Meghan has alluded to racism in the Royal Family. Have you experienced anything like that?
Not with the Royal family, but yes, racism and discrimination exists in our world. It is there in broad daylight for everyone to see. But there is a big difference between racism and ignorance.
The danger is that people who casually use the word "racist" risk diminishing the real meaning of the word and the irreparable damage it can cause.
In my mind, a racist is one that actively prevents someone from securing employment, housing, equal education, or a chance at a better life – to name a few – because they don't like the tone of someone's skin. Racism that leads to death, abuse, humiliation, rejection or terror is what defines this for me. Anyone who prevents a person from enjoying their basic human rights because of their skin colour, is a racist and I have had people, from all parts of the world, use racism to harm me in this way.
It is important to remember that we have the freedom to feel and say what we think, but not at the detriment of others. As long as our thoughts and opinions do not cause harm or disadvantage to other people, then we should be able to enjoy our simple liberties in life and say and feel what we think without the risk of being called a "racist."
A lot has been said about ‘someone' in the Royal Family asking about the skin tone of Meghan and Harry's baby. What did you feel about that?
African Americans ask this question all the time for different reasons than someone who is European American. The question is rooted in our past and how people are treated in society based on the colour of their skin, but I am hopeful that the next 2-3 generations will have moved on from this conversation and the question will no longer be relevant. But I don't think it was meant in a derogatory way. I would imagine it was asked to have a better understanding of what this child's life may be like considering we live in a world that for some odd reason, the inhabitants of it care about the tonality of skin colour.
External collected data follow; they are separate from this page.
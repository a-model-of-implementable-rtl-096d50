// semp_simple_alu: single-cycle integer ALU (EX stage of the two simple ALU
// pipelines).
//
// Computes arithmetic, logic, shift, compare, LUI and register-move results,
// and resolves branches and jumps: it reports the outcome, the correct next
// PC and whether the front end followed a different next PC (pred_npc), and
// produces the link value PC+4. Combinational; the surrounding pipeline
// registers give the one-cycle EX stage. Two simple ALUs exist in the
// processor; the operation set follows the MIPS-II integer instructions.
module semp_simple_alu
  import semp_pkg::*;
(
  input  op_e   op,
  input  word_t a,
  input  word_t b,
  input  word_t pc,
  input  word_t target,
  input  word_t pred_npc,
  output word_t result,
  output logic  taken,
  output word_t npc,
  output logic  mispred
);
  word_t pc4;
  assign pc4 = pc + 32'd4;

  always_comb begin
    result = '0;
    taken  = 1'b0;
    unique case (op)
      OP_ADD:  result = a + b;
      OP_SUB:  result = a - b;
      OP_AND:  result = a & b;
      OP_OR:   result = a | b;
      OP_XOR:  result = a ^ b;
      OP_NOR:  result = ~(a | b);
      OP_SLT:  result = {31'b0, $signed(a) < $signed(b)};
      OP_SLTU: result = {31'b0, a < b};
      OP_SLL:  result = a << b[4:0];
      OP_SRL:  result = a >> b[4:0];
      OP_SRA:  result = word_t'($signed(a) >>> b[4:0]);
      OP_LUI:  result = {b[15:0], 16'b0};
      OP_MOV:  result = a;
      OP_BEQ:  taken = (a == b);
      OP_BNE:  taken = (a != b);
      OP_BLEZ: taken = ($signed(a) <= 0);
      OP_BGTZ: taken = ($signed(a) > 0);
      OP_BLTZ: begin taken = a[31];  result = pc4; end
      OP_BGEZ: begin taken = !a[31]; result = pc4; end
      OP_J:    begin taken = 1'b1;   result = pc4; end
      OP_JR:   begin taken = 1'b1;   result = pc4; end
      default: result = '0;
    endcase
    if (op == OP_JR)  npc = a;
    else if (taken)   npc = target;
    else              npc = pc4;
    mispred = (npc != pred_npc);
  end
endmodule
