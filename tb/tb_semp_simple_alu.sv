// tb_semp_simple_alu: random and directed checks of the simple ALU against a
// reference model written here, including branch outcome, next PC and
// mispredict flag.
module tb_semp_simple_alu;
  import semp_pkg::*;
  op_e op; word_t a, b, pc, target, pred, res, npc; logic tk, mp;
  int checks = 0, failures = 0;
  semp_simple_alu dut (.op, .a, .b, .pc, .target, .pred_npc(pred), .result(res), .taken(tk), .npc, .mispred(mp));
  initial begin
    word_t er, en; logic et;
    op_e ops [] = '{OP_ADD, OP_SUB, OP_AND, OP_OR, OP_XOR, OP_NOR, OP_SLT, OP_SLTU, OP_SLL, OP_SRL,
                    OP_SRA, OP_LUI, OP_MOV, OP_BEQ, OP_BNE, OP_BLEZ, OP_BGTZ, OP_BLTZ, OP_BGEZ, OP_J, OP_JR};
    for (int n = 0; n < 3000; n++) begin
      op = ops[$urandom_range(0, ops.size()-1)];
      a = $urandom; b = (n % 3 == 0) ? a : $urandom;
      if (n % 7 == 0) a = 0;
      pc = {$urandom, 2'b00}; target = {$urandom, 2'b00};
      pred = (n % 2) ? pc + 4 : target;
      #1;
      er = 0; et = 0;
      case (op)
        OP_ADD: er = a + b;  OP_SUB: er = a - b;  OP_AND: er = a & b;  OP_OR: er = a | b;
        OP_XOR: er = a ^ b;  OP_NOR: er = ~(a | b);
        OP_SLT: er = ($signed(a) < $signed(b)) ? 1 : 0;
        OP_SLTU: er = (a < b) ? 1 : 0;
        OP_SLL: er = a << (b % 32); OP_SRL: er = a >> (b % 32);
        OP_SRA: er = word_t'($signed(a) >>> (b % 32));
        OP_LUI: er = b << 16; OP_MOV: er = a;
        OP_BEQ: et = a == b; OP_BNE: et = a != b;
        OP_BLEZ: et = $signed(a) <= 0; OP_BGTZ: et = $signed(a) > 0;
        OP_BLTZ: begin et = $signed(a) < 0; er = pc + 4; end
        OP_BGEZ: begin et = $signed(a) >= 0; er = pc + 4; end
        OP_J, OP_JR: begin et = 1; er = pc + 4; end
        default: ;
      endcase
      en = (op == OP_JR) ? a : et ? target : pc + 4;
      checks++;
      if (res !== er || tk !== et || npc !== en || mp !== (en != pred)) begin
        failures++;
        if (failures < 10) $display("FAIL op=%s a=%h b=%h res=%h/%h tk=%b npc=%h/%h", op.name(), a, b, res, er, tk, npc, en);
      end
    end
    $display("TB_RESULT checks=%0d failures=%0d", checks, failures);
    $finish;
  end
  initial begin #1000000; failures++; $display("FAIL: watchdog"); $display("TB_RESULT checks=%0d failures=%0d", checks, failures); $finish; end
endmodule
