// semp_usb_loader: program loader behind the board's USB interface.
//
// Before the processor runs, this block copies a program from the host,
// through the USB interface chip, into main memory (the DDR-SDRAM through its
// controller, or the block-RAM main memory of the stand-alone model), and
// then starts the processor, much like a boot loader. The document states only
// this function; the chip interface and the byte format are this design's
// own:
//   * USB chip side: an asynchronous receive FIFO. rxf_n low means a byte is
//     waiting; the loader drives rd_n low for RD_CYCLES cycles, takes d at the
//     end of the strobe, and keeps rd_n high for at least one cycle between
//     bytes.
//   * Stream: records of a 4-byte start address and a 4-byte word count
//     (both most significant byte first) followed by that many 4-byte words
//     (most significant byte first). A record with count 0 ends loading:
//     start goes high and stays high until reset.
// Each word becomes a one-word write on the memory port (mem_req, block
// address with the word's four byte enables); the next byte is read once
// memory has answered.
module semp_usb_loader
  import semp_pkg::*;
#(
  parameter int unsigned RD_CYCLES = 4
) (
  input  logic       clk,
  input  logic       rst,
  input  logic       usb_rxf_n,
  output logic       usb_rd_n,
  input  logic [7:0] usb_d,
  output mem_req_t   mem_req,
  input  logic       mem_gnt,
  input  mem_rsp_t   mem_rsp,
  output logic       start,
  output logic [31:0] words_loaded
);
  typedef enum logic [2:0] {S_WAITB, S_STROBE, S_GAP, S_WREQ, S_WACK, S_DONE} st_e;
  typedef enum logic [1:0] {F_ADDR, F_COUNT, F_DATA} fld_e;
  st_e         st;
  fld_e        fld;
  logic [1:0]  nb;        // byte within the current 4-byte field
  logic [31:0] sh;        // bytes being assembled
  logic [31:0] addr, count;
  logic [7:0]  cyc;
  logic [31:0] word;

  assign start = (st == S_DONE);

  always_comb begin
    mem_req       = '0;
    mem_req.valid = (st == S_WREQ);
    mem_req.we    = 1'b1;
    mem_req.line  = addr[31:4];
    mem_req.be    = 16'hF000 >> (4 * addr[3:2]);
    mem_req.wdata = {4{word}};
  end

  always_ff @(posedge clk) begin
    if (rst) begin
      st <= S_WAITB; fld <= F_ADDR; nb <= '0; sh <= '0; addr <= '0; count <= '0;
      cyc <= '0; word <= '0; usb_rd_n <= 1'b1; words_loaded <= '0;
    end else begin
      unique case (st)
        S_WAITB: if (!usb_rxf_n) begin
          usb_rd_n <= 1'b0; cyc <= 8'(RD_CYCLES - 1); st <= S_STROBE;
        end
        S_STROBE: begin
          if (cyc != 0) cyc <= cyc - 8'd1;
          else begin
            logic [31:0] v;
            usb_rd_n <= 1'b1;
            v  = {sh[23:0], usb_d};
            sh <= v;
            nb <= nb + 2'd1;
            st <= S_GAP;
            if (nb == 2'd3) begin
              unique case (fld)
                F_ADDR:  begin addr <= v; fld <= F_COUNT; end
                F_COUNT: begin
                  count <= v;
                  if (v == 0) st <= S_DONE;
                  else fld <= F_DATA;
                end
                default: begin word <= v; st <= S_WREQ; end
              endcase
            end
          end
        end
        S_GAP:  st <= S_WAITB;
        S_WREQ: if (mem_gnt) st <= S_WACK;
        S_WACK: if (mem_rsp.valid) begin
          words_loaded <= words_loaded + 32'd1;
          addr  <= addr + 32'd4;
          count <= count - 32'd1;
          if (count == 32'd1) fld <= F_ADDR;
          st <= S_WAITB;
        end
        default: st <= S_DONE;
      endcase
    end
  end
endmodule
Do you think that Meghan and Harry have done the right thing, moving to California and out of the ‘working' Royal Family?
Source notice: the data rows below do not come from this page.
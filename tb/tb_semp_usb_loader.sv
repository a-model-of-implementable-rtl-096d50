// tb_semp_usb_loader: the program loader behind the USB interface.
// A receive-FIFO model of the USB chip holds a random stream of records
// (address, word count, words; a zero count ends it) and goes empty at
// random moments; a memory model grants and answers after random delays.
// The test checks every word lands at its address with the right byte
// enables, each read strobe lasts RD_CYCLES cycles with a gap after it, no
// byte is read while the FIFO is empty, start rises only after the final
// record and the loaded-word count is exact.
module tb_semp_usb_loader;
  import semp_pkg::*;
  localparam int RDC = 4;
  logic clk = 0, rst = 1;
  logic rxf_n, rd_n; logic [7:0] d; mem_req_t req; logic gnt; mem_rsp_t rsp; logic start; logic [31:0] nload;
  int checks = 0, failures = 0;
  always #5 clk = ~clk;
  semp_usb_loader #(.RD_CYCLES(RDC)) dut (.clk, .rst, .usb_rxf_n(rxf_n), .usb_rd_n(rd_n), .usb_d(d),
    .mem_req(req), .mem_gnt(gnt), .mem_rsp(rsp), .start, .words_loaded(nload));
  function automatic void chk(input bit ok, input string s); checks++; if (!ok) begin failures++; if (failures < 20) $display("FAIL %s", s); end endfunction

  byte unsigned stream [$];
  word_t exp_mem [int];       // word address -> value
  int total_words = 0;
  function automatic void put32(input word_t v); for (int b = 3; b >= 0; b--) stream.push_back(v[8*b +: 8]); endfunction

  // USB receive FIFO: bytes arrive over time, rd_n low shows the head byte,
  // the rising edge of rd_n pops it
  logic rd_q = 1; logic rxf_q = 1; logic hold = 0; int pops = 0;
  assign rxf_n = (stream.size() == 0) || hold;
  assign d = (stream.size() != 0) ? stream[0] : 8'h00;
  int low_len = 0, high_len = 9;
  always @(posedge clk) begin
    rd_q <= rd_n;
    rxf_q <= rxf_n;
    if (!rst) begin
      if (!rd_n) begin
        if (low_len == 0) begin
          chk(high_len >= 1, "gap between strobes");
          chk(!rxf_q, "strobe only after a byte was waiting");
        end
        low_len <= low_len + 1; high_len <= 0;
      end else begin
        if (!rd_q) begin
          chk(low_len == RDC, $sformatf("strobe length %0d", low_len));
          void'(stream.pop_front()); pops++;
        end
        low_len <= 0; high_len <= high_len + 1;
      end
      // the FIFO runs dry now and then, but never during a strobe
      if (rd_n && rd_q) hold <= ($urandom_range(0, 5) == 0);
      else hold <= 0;
    end
  end

  // memory: grant after 0..3 cycles, answer 1..4 cycles after the grant
  int gdelay = 0, rdelay = -1;
  assign gnt = req.valid && gdelay == 0 && rdelay < 0;
  always @(posedge clk) begin
    rsp <= '0;
    if (rst) begin gdelay <= 0; rdelay <= -1; end
    else begin
      if (gnt) begin
        int w;
        chk(req.we, "loader writes only");
        w = -1;
        for (int k = 0; k < 4; k++) if (req.be[15-4*k -: 4] == 4'hF) w = k;
        chk(w >= 0 && $countones(req.be) == 4, "one whole word enabled");
        if (w >= 0) begin
          int wa; wa = int'({req.line, 2'(w)});
          chk(exp_mem.exists(wa), $sformatf("write to expected word %h", wa * 4));
          if (exp_mem.exists(wa)) begin chk(req.wdata[127-32*w -: 32] == exp_mem[wa], "word value"); exp_mem.delete(wa); end
        end
        rdelay <= $urandom_range(0, 3);
        gdelay <= $urandom_range(0, 3);
      end else if (gdelay > 0 && req.valid) gdelay <= gdelay - 1;
      if (rdelay == 0) begin rsp.valid <= 1; rdelay <= -1; end
      else if (rdelay > 0) rdelay <= rdelay - 1;
    end
  end

  initial begin
    int nrec;
    nrec = 5;
    for (int r = 0; r < nrec; r++) begin
      word_t a; int n;
      a = {8'h00, 24'($urandom) & 24'hff_fffc} + r * 32'h0100_0000;
      n = $urandom_range(1, 40);
      put32(a); put32(n);
      for (int k = 0; k < n; k++) begin
        word_t v; v = $urandom; put32(v);
        exp_mem[int'((a >> 2) + k)] = v; total_words++;
      end
    end
    put32(32'h0); put32(32'h0);
    repeat (3) @(posedge clk); #1 rst = 0;
    while (!start) @(posedge clk);
    #1;
    chk(stream.size() == 0 || (stream.size() == 1 && !rd_n), "start after the final record");
    repeat (2) @(posedge clk);
    chk(stream.size() == 0, "whole stream read");
    chk(exp_mem.size() == 0, $sformatf("%0d words never written", exp_mem.size()));
    chk(nload == total_words, $sformatf("loaded %0d of %0d", nload, total_words));
    repeat (20) @(posedge clk);
    chk(start && rd_n, "start stays high and loader goes quiet");
    $display("TB_RESULT checks=%0d failures=%0d", checks, failures);
    $finish;
  end
  initial begin repeat (60000) @(posedge clk); failures++; $display("FAIL: watchdog"); $display("TB_RESULT checks=%0d failures=%0d", checks, failures); $finish; end
endmodule
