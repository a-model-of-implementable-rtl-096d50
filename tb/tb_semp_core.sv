// tb_semp_core: the whole SMT core with ideal-but-variable memory.
// A memory model in the testbench holds the two test programs (thread 0 at
// its reset address, thread 1 at its own) and their data; the instruction and
// data ports are refused and answered with random delays of one or more
// cycles. Both threads must halt with the expected results in memory, a store
// on a squashed path must never reach memory, and every core mechanism (decode
// redirect, mispredict flush, rename stall, bypass, dual-thread issue,
// iterative complex ALU, load/store waits) must occur. With one-cycle memory
// the first instruction must retire in the ninth cycle after run, one cycle
// per pipeline stage IF ID RN IW RR EX RW RT1 RT2.
module tb_semp_core;
  import semp_pkg::*;
  import semp_asm_pkg::*;
  logic clk = 0, rst = 1, run = 0;
  logic ireq_valid, ireq_ready, irsp_valid; word_t ireq_addr; logic [63:0] irsp_data;
  logic dreq_valid, dreq_ready, dreq_we, drsp_valid; logic [3:0] dreq_be; word_t dreq_addr, dreq_wdata, drsp_rdata;
  logic [1:0] halted; perf_t perf;
  int checks = 0, failures = 0;
  always #5 clk = ~clk;
  semp_core dut (.*);
  function automatic void chk(input bit ok, input string s); checks++; if (!ok) begin failures++; if (failures < 20) $display("FAIL %s", s); end endfunction

  word_t mem [16384];   // 64 KB
  bit    slow;          // random delays on/off
  // instruction port
  int i_del = -1; word_t i_a;
  assign ireq_ready = (i_del <= 0) && (!slow || ($urandom_range(0, 3) != 0));
  assign irsp_valid = (i_del == 0);
  assign irsp_data  = {mem[i_a[15:2]], mem[i_a[15:2] + 1]};
  // data port
  int d_del = -1; word_t d_a;
  assign dreq_ready = (d_del <= 0) && (!slow || ($urandom_range(0, 3) != 0));
  assign drsp_valid = (d_del == 0);
  assign drsp_rdata = mem[d_a[15:2]];
  always @(posedge clk) begin
    if (rst) begin i_del <= -1; d_del <= -1; end
    else begin
      if (ireq_valid && ireq_ready) begin i_a <= ireq_addr; i_del <= slow ? $urandom_range(0, 3) : 0; end
      else if (i_del >= 0) i_del <= i_del - 1;
      if (dreq_valid && dreq_ready) begin
        d_a <= dreq_addr; d_del <= slow ? $urandom_range(0, 5) : 0;
        if (dreq_we) for (int b = 0; b < 4; b++) if (dreq_be[3-b]) mem[dreq_addr[15:2]][31-8*b -: 8] <= dreq_wdata[31-8*b -: 8];
      end else if (d_del >= 0) d_del <= d_del - 1;
    end
  end

  int cyc = 0, n_ret = 0, n_redirect = 0, n_flush = 0, n_stall = 0, n_bypass = 0, n_dual = 0, n_cx = 0, n_lsw = 0;
  int first_ret = -1, run_cyc = 0;
  always @(posedge clk) if (!rst && run) begin
    cyc++;
    n_ret += int'(perf.retired[0]) + int'(perf.retired[1]);
    if (first_ret < 0 && |perf.retired) first_ret = cyc;
    n_redirect += int'(perf.id_redirect); n_flush += int'(perf.flush); n_stall += int'(perf.rename_stall);
    n_bypass += int'(perf.bypass); n_dual += int'(perf.dual_thread_issue); n_cx += int'(perf.complex_busy);
    n_lsw += int'(perf.lsu_wait);
  end

  task automatic run_programs(input bit s, output int cycles);
    logic [31:0] p0 [$], p1 [$];
    logic [31:0] e0 [NRES0];
    logic [31:0] e1 [NRES1];
    prog0(p0); prog1(p1); exp0(e0); exp1(e1);
    for (int k = 0; k < 16384; k++) mem[k] = '0;
    foreach (p0[k]) mem[(T0_BASE >> 2) + k] = p0[k];
    foreach (p1[k]) mem[(T1_BASE >> 2) + k] = p1[k];
    slow = s; rst = 1; run = 0; cyc = 0; first_ret = -1;
    repeat (3) @(posedge clk);
    @(negedge clk); rst = 0;
    @(negedge clk); run = 1;
    while (halted != 2'b11) @(posedge clk);
    cycles = cyc;
    repeat (10) @(posedge clk);
    for (int i = 0; i < NRES0; i++) chk(mem[(D0 >> 2) + i] == e0[i], $sformatf("slow=%0d thread 0 result %0d: %h want %h", s, i, mem[(D0 >> 2) + i], e0[i]));
    for (int i = 0; i < NRES1; i++) chk(mem[(D1 >> 2) + i] == e1[i], $sformatf("slow=%0d thread 1 result %0d: %h want %h", s, i, mem[(D1 >> 2) + i], e1[i]));
    chk(mem[32'h0bc0 >> 2] == 0, "store on a squashed path never written");
  endtask

  initial begin
    int c_fast, c_slow;
    run_programs(0, c_fast);
    $display("one-cycle memory: %0d cycles, first retire in cycle %0d", c_fast, first_ret);
    // IF ID RN IW RR EX RW RT1 RT2: one cycle each
    chk(first_ret == 9, $sformatf("first retirement in cycle %0d", first_ret));
    run_programs(1, c_slow);
    $display("random-delay memory: %0d cycles", c_slow);
    chk(c_slow > c_fast, "slower memory takes longer");
    $display("events: retired=%0d redirect=%0d flush=%0d rename_stall=%0d bypass=%0d dual=%0d complex=%0d lsu_wait=%0d",
             n_ret, n_redirect, n_flush, n_stall, n_bypass, n_dual, n_cx, n_lsw);
    chk(n_redirect > 0, "decode redirect"); chk(n_flush > 0, "mispredict flush"); chk(n_stall > 0, "rename stall");
    chk(n_bypass > 0, "bypass"); chk(n_dual > 0, "dual-thread issue"); chk(n_cx > 0, "complex ALU");
    chk(n_lsw > 0, "load/store wait");
    $display("TB_RESULT checks=%0d failures=%0d", checks, failures);
    $finish;
  end
  initial begin repeat (200000) @(posedge clk); failures++; $display("FAIL: watchdog"); $display("TB_RESULT checks=%0d failures=%0d", checks, failures); $finish; end
endmodule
Only Harry and Meghan know what is right for them, but if something is triggering you to have suicidal thoughts, it is best to seek professional help and take a step back to work on your mental health. Family is everything and we must be in a good mental state to be there for the ones we love and nothing should stand in the way of that.
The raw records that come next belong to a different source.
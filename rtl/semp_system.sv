// semp_system: the SEMP SMT processor system for a Spartan-3 class FPGA board.
//
// MODEL = 0 (default): the processor with its memory hierarchy. SEMP
// (semp_core) fetches through an 8 KB direct-mapped L1 instruction cache and
// loads/stores through an 8 KB 2-way L1 data cache; both caches fill from the
// board's 32 MB DDR-SDRAM through the DDR-SDRAM controller, which gives the
// instruction cache priority. The USB loader first writes the program into
// the DDR-SDRAM through the same controller and then releases the core.
//
// MODEL = 1: the stand-alone model. The core runs straight from 16 KB of
// on-chip block RAM (semp_bram_mem), which the USB loader fills; the DDR pins
// stay idle.
//
// Both arrangements follow the document's two board models; MODEL is this
// design's way of holding both in one top. Ports: the USB interface chip's
// receive FIFO (usb_*), the DDR-SDRAM pins (ddr_*, data as rising/falling
// halves, see semp_ddr_ctrl), and status: run (loading finished), halted per
// thread, per-cycle event strobes of the core and of the memory system.
module semp_system
  import semp_pkg::*;
#(
  parameter int unsigned MODEL     = 0,
  parameter logic [31:0] RESET_PC0 = 32'h0000_0000,
  parameter logic [31:0] RESET_PC1 = 32'h0000_1000,
  parameter int unsigned T_INIT    = 16000,
  parameter int unsigned T_REFI    = 600
) (
  input  logic              clk,
  input  logic              rst,
  // USB interface chip
  input  logic              usb_rxf_n,
  output logic              usb_rd_n,
  input  logic [7:0]        usb_d,
  // DDR-SDRAM
  output logic              ddr_cke,
  output logic              ddr_cs_n,
  output logic              ddr_ras_n,
  output logic              ddr_cas_n,
  output logic              ddr_we_n,
  output logic [1:0]        ddr_ba,
  output logic [12:0]       ddr_a,
  output logic              ddr_dq_oe,
  output logic [1:0][15:0]  ddr_dq_o,
  output logic [1:0][1:0]   ddr_dm_o,
  input  logic [1:0][15:0]  ddr_dq_i,
  // status
  output logic              run,
  output logic [1:0]        halted,
  output perf_t             perf,
  output logic [4:0]        mem_events  // {refresh, I-over-D stall, D hit, D miss, I miss}
);
  logic        ireq_valid, ireq_ready, irsp_valid;
  word_t       ireq_addr;
  logic [63:0] irsp_data;
  logic        dreq_valid, dreq_ready, dreq_we, drsp_valid;
  logic [3:0]  dreq_be;
  word_t       dreq_addr, dreq_wdata, drsp_rdata;
  mem_req_t    ld_req;
  logic        ld_gnt;
  mem_rsp_t    ld_rsp;
  logic [31:0] words_loaded;

  semp_core #(.RESET_PC0(RESET_PC0), .RESET_PC1(RESET_PC1)) u_core (
    .clk, .rst, .run,
    .ireq_valid, .ireq_ready, .ireq_addr, .irsp_valid, .irsp_data,
    .dreq_valid, .dreq_ready, .dreq_we, .dreq_be, .dreq_addr, .dreq_wdata,
    .drsp_valid, .drsp_rdata, .halted, .perf);

  semp_usb_loader u_usb (.clk, .rst, .usb_rxf_n, .usb_rd_n, .usb_d,
    .mem_req(ld_req), .mem_gnt(ld_gnt), .mem_rsp(ld_rsp), .start(run), .words_loaded);

  if (MODEL == 0) begin : g_cached
    mem_req_t [2:0] mreq;
    logic [2:0]     mgnt;
    mem_rsp_t [2:0] mrsp;
    logic imiss, dmiss, dhit, refr;

    semp_icache u_ic (.clk, .rst, .req_valid(ireq_valid), .req_ready(ireq_ready),
      .req_addr(ireq_addr), .rsp_valid(irsp_valid), .rsp_data(irsp_data), .miss(imiss),
      .mem_req(mreq[0]), .mem_gnt(mgnt[0]), .mem_rsp(mrsp[0]));

    semp_dcache u_dc (.clk, .rst, .req_valid(dreq_valid), .req_ready(dreq_ready),
      .req_we(dreq_we), .req_be(dreq_be), .req_addr(dreq_addr), .req_wdata(dreq_wdata),
      .rsp_valid(drsp_valid), .rsp_rdata(drsp_rdata), .miss(dmiss), .hit_strobe(dhit),
      .mem_req(mreq[1]), .mem_gnt(mgnt[1]), .mem_rsp(mrsp[1]));

    assign mreq[2] = ld_req;
    assign ld_gnt  = mgnt[2];
    assign ld_rsp  = mrsp[2];

    semp_ddr_ctrl #(.T_INIT(T_INIT), .T_REFI(T_REFI)) u_ddr (.clk, .rst, .req(mreq), .gnt(mgnt),
      .rsp(mrsp), .init_done(), .refresh_strobe(refr),
      .ddr_cke, .ddr_cs_n, .ddr_ras_n, .ddr_cas_n, .ddr_we_n, .ddr_ba, .ddr_a,
      .ddr_dq_oe, .ddr_dq_o, .ddr_dm_o, .ddr_dq_i);

    assign mem_events = {refr, mreq[0].valid && mreq[1].valid && mgnt[0], dhit, dmiss, imiss};
  end else begin : g_standalone
    semp_bram_mem u_bram (.clk, .rst,
      .ireq_valid, .ireq_ready, .ireq_addr, .irsp_valid, .irsp_data,
      .dreq_valid, .dreq_ready, .dreq_we, .dreq_be, .dreq_addr, .dreq_wdata,
      .drsp_valid, .drsp_rdata, .lreq(ld_req), .lgnt(ld_gnt), .lrsp(ld_rsp));
    assign {ddr_cke, ddr_cs_n, ddr_ras_n, ddr_cas_n, ddr_we_n} = 5'b01111;
    assign ddr_ba = '0;
    assign ddr_a = '0;
    assign ddr_dq_oe = 1'b0;
    assign ddr_dq_o = '0;
    assign ddr_dm_o = '0;
    assign mem_events = '0;
  end
endmodule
Do you have any advice for African Americans marrying into a white British family?
I don't think it has to do with colour. I think it first has to do with being American. Americans are very different from a cultural standpoint. We see the world differently than those in the UK and I think it is important to recognise those differences. It will save many marriages and jobs.
In the US, we are open, we like to talk, share everything we are thinking and dream big. In the UK people are more reserved, humble and conservative in their approach to their dreams. Acknowledging these simple differences can make all the difference. But we are one race. The human race and the reality of the situation is that the tonality of our skin tone has nothing to do with our differences. My advice would be to recognise that and not create a divide between you and the person you love based on a man-made theory that anyone with common sense knows is a failed theory.
Finally, what's the best thing about being Rose Hulse?
That I don't give up on people. I forgive and I forget. I love getting to know people and giving them a chance to get to know me, no matter their past.
Rose is a successful entrepreneur in her own right. She launched super aggregator ScreenHits TV that lets consumers integrate their existing streaming apps - such as Netflix, Amazon Prime, STARZPLAY, Disney Plus, into one easy to use platform.